Wayang orang pertama kali diperkenalkan pada abad ke-18 di lingkungan Keraton Mataram, khususnya di Surakarta dan Yogyakarta, sebagai inovasi dari pertunjukan wayang kulit. Pertunjukan wayang orang berkembang pesat pada masa kerajaan Jawa, terutama sebagai hiburan raja dan bangsawan, sebelum mulai diperkenalkan ke masyarakat umum pada era kolonial. Wayang orang menjadi salah satu warisan budaya Indonesia yang terus dilestarikan hingga kini.
Perkembangan wayang orang melalui masa kerajaan, era kolonial, masa keemasan, hingga era modern menunjukkan adanya penurunan popularitas akibat persaingan dengan hiburan modern. Namun, upaya pelestarian dilakukan melalui festival budaya, pertunjukan di televisi, dan inovasi seperti wayang orang kolaboratif dengan teknologi visual. Meskipun mengalami penurunan peminat, wayang orang tetap bertahan dengan berbagai inovasi, termasuk kolaborasi dengan seni modern dan pertunjukan di media digital.
Wayang orang memiliki perbedaan dengan jenis wayang lainnya seperti wayang kulit, wayang golek, wayang klitik, dan wayang motekar dalam hal media, gerakan, musik pengiring, daerah asal, dan cerita yang diangkat. Pertunjukan wayang orang juga melibatkan tokoh utama dari kisah Ramayana dan Mahabharata seperti Rama, Sinta, Rahwana, Arjuna, Bima, Krishna, dan lain sebagainya.

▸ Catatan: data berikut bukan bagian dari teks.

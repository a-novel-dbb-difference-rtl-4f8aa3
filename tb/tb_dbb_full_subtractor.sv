// tb_dbb_full_subtractor: exhaustive self-checking test of the one-bit DBB
// full subtractor. All eight input combinations are applied; each result is
// compared with the integer value a - b - c (difference = its low bit,
// borrow = its sign) and with the conventional borrow expression
// ~a&b | b&c | ~a&c, both computed here independently of the cell.
// A time-based watchdog ends the run with a failure if it ever hangs.
module tb_dbb_full_subtractor;

  logic a, b, c;
  logic d, bout;
  int   checks   = 0;
  int   failures = 0;

  dbb_full_subtractor dut (.a(a), .b(b), .c(c), .d(d), .bout(bout));

  initial begin : watchdog
    #100000;
    failures++;
    $display("watchdog expired");
    $display("TB_RESULT checks=%0d failures=%0d", checks, failures);
    $finish;
  end

  initial begin : stimulus
    int   r;
    logic exp_d, exp_b, conv_b;
    for (int v = 0; v < 8; v++) begin
      {a, b, c} = 3'(v);
      #1;
      r      = int'(a) - int'(b) - int'(c);
      exp_d  = r[0];
      exp_b  = (r < 0);
      conv_b = (~a & b) | (b & c) | (~a & c);
      checks++;
      if (d !== exp_d) begin
        failures++;
        $display("FAIL a=%0b b=%0b c=%0b: d=%0b expected %0b", a, b, c, d, exp_d);
      end
      checks++;
      if (bout !== exp_b) begin
        failures++;
        $display("FAIL a=%0b b=%0b c=%0b: bout=%0b expected %0b", a, b, c, bout, exp_b);
      end
      checks++;
      if (bout !== conv_b) begin
        failures++;
        $display("FAIL a=%0b b=%0b c=%0b: bout=%0b differs from conventional %0b",
                 a, b, c, bout, conv_b);
      end
    end
    $display("TB_RESULT checks=%0d failures=%0d", checks, failures);
    $finish;
  end

endmodule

Teknik akting dan kostum dalam wayang orang memberikan ciri khas tersendiri, di mana akting dipengaruhi oleh pakem tari Jawa klasik, dan kostum didesain sesuai dengan karakter tokoh yang diperankan. Pertunjukan wayang orang yang terkenal seperti Wayang Orang Bharata, Sriwedari, Ngesti Pandowo, Barata Yogyakarta, dan Sawung Galing tetap menjadi bagian penting dari budaya Jawa dan warisan seni Indonesia. Wayang orang juga ditampilkan di luar Jawa, baik di Indonesia maupun luar negeri, sebagai bagian dari diplomasi budaya. Semangat melestarikan dan mengembangkan seni wayang orang tetap dijaga oleh komunitas dan seniman yang berkomitmen.